Please note, there is a significant difference between Magellan Energy's value and its price as these two are different measures arrived at by different means. Investors typically determine if Magellan Energy is a good investment by looking at such factors as earnings, sales, fundamental and technical indicators, competition as well as analyst projections. However, Magellan Energy's price is the amount at which it trades on the open market and represents the number that a seller and buyer find agreeable to each party.

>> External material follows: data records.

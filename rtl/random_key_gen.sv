// random_key_gen: source of the 4-bit random keys.
//
// The design only asks for a randomly generated 4-bit key shared by the
// encryptor and the decryptor. This implementation uses a maximal-length
// Fibonacci LFSR (default 16 bits, taps x^16 + x^14 + x^13 + x^11 + 1,
// period 2^16 - 1) and hands out its four low bits as the key, so all
// sixteen key values, 0000 included, occur. The generator choice, its width
// and its seed are this implementation's.
//
// Interface and timing: synchronous, active-low reset loads SEED. While
// `next` is high the register shifts once per rising clock edge, so a new
// key appears on `key` one cycle after `next` is sampled.
module random_key_gen
  import rlgcd_pkg::*;
#(
  parameter int unsigned       LFSR_W = 16,
  parameter logic [LFSR_W-1:0] SEED   = 16'hACE1
) (
  input  logic clk,
  input  logic rst_n,
  input  logic next,
  output key_t key
);
  // Tap positions (1-based, x^n) of a maximal-length polynomial per width.
  function automatic logic [LFSR_W-1:0] tap_mask();
    logic [LFSR_W-1:0] m;
    m = '0;
    unique case (LFSR_W)
      4:  m = LFSR_W'('b1100);                 // x^4 + x^3 + 1
      8:  m = LFSR_W'('b1011_1000);            // x^8 + x^6 + x^5 + x^4 + 1
      16: m = LFSR_W'('b1011_0100_0000_0000);  // x^16 + x^14 + x^13 + x^11 + 1
      32: m = LFSR_W'(32'h8020_0003);          // x^32 + x^22 + x^2 + x + 1
      default: m = '0;
    endcase
    return m;
  endfunction

  localparam logic [LFSR_W-1:0] TAPS = tap_mask();

  logic [LFSR_W-1:0] state;

  initial begin
    assert (TAPS != '0) else $error("random_key_gen: unsupported LFSR_W %0d", LFSR_W);
    assert (SEED != '0) else $error("random_key_gen: SEED must be non-zero");
    assert (LFSR_W >= KEY_W) else $error("random_key_gen: LFSR_W below key width");
  end

  always_ff @(posedge clk) begin
    if (!rst_n)    state <= SEED;
    else if (next) state <= {state[LFSR_W-2:0], ^(state & TAPS)};
  end

  assign key = state[KEY_W-1:0];
endmodule : random_key_gen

What is Financial Leverage?
Financial leverage is the use of borrowed money (debt) to finance the purchase of assets with the expectation that the income or capital gain from the new asset will exceed the cost of borrowing. In most cases, the debt provider will limit how much risk it is ready to take and indicate a limit on the extent of the leverage it will allow. In the case of asset-backed lending, the financial provider uses the assets as collateral until the borrower repays the loan. In the case of a cash flow loan, the general creditworthiness of the company is used to back the loan. The concept of leverage is common in the business world. It is mostly used to boost the returns on equity capital of a company, especially when the business is unable to increase its operating efficiency and returns on total investment. Because earnings on borrowing are higher than the interest payable on debt, the company's total earnings will increase, ultimately boosting stockholders' profits.Leverage and Capital Costs
The debt to equity ratio plays a role in the working average cost of capital (WACC). The overall interest on debt represents the break-even point that must be obtained to profitability in a given venture. Thus, WACC is essentially the average interest an organization owes on the capital it has borrowed for leverage. Let's say equity represents 60% of borrowed capital, and debt is 40%. This results in a financial leverage calculation of 40/60, or 0.6667. The organization owes 10% on all equity and 5% on all debt. That means that the weighted average cost of capital is (.4)(5) + (.6)(10) - or 8%. For every $10,000 borrowed, this organization will owe $800 in interest. Profit must be higher than 8% on the project to offset the cost of interest and justify this leverage.Benefits of Financial Leverage
Leverage provides the following benefits for companies:- Leverage is an essential tool a company's management can use to make the best financing and investment decisions.
- It provides a variety of financing sources by which the firm can achieve its target earnings.
- Leverage is also an essential technique in investing as it helps companies set a threshold for the expansion of business operations. For example, it can be used to recommend restrictions on business expansion once the projected return on additional investment is lower than the cost of debt.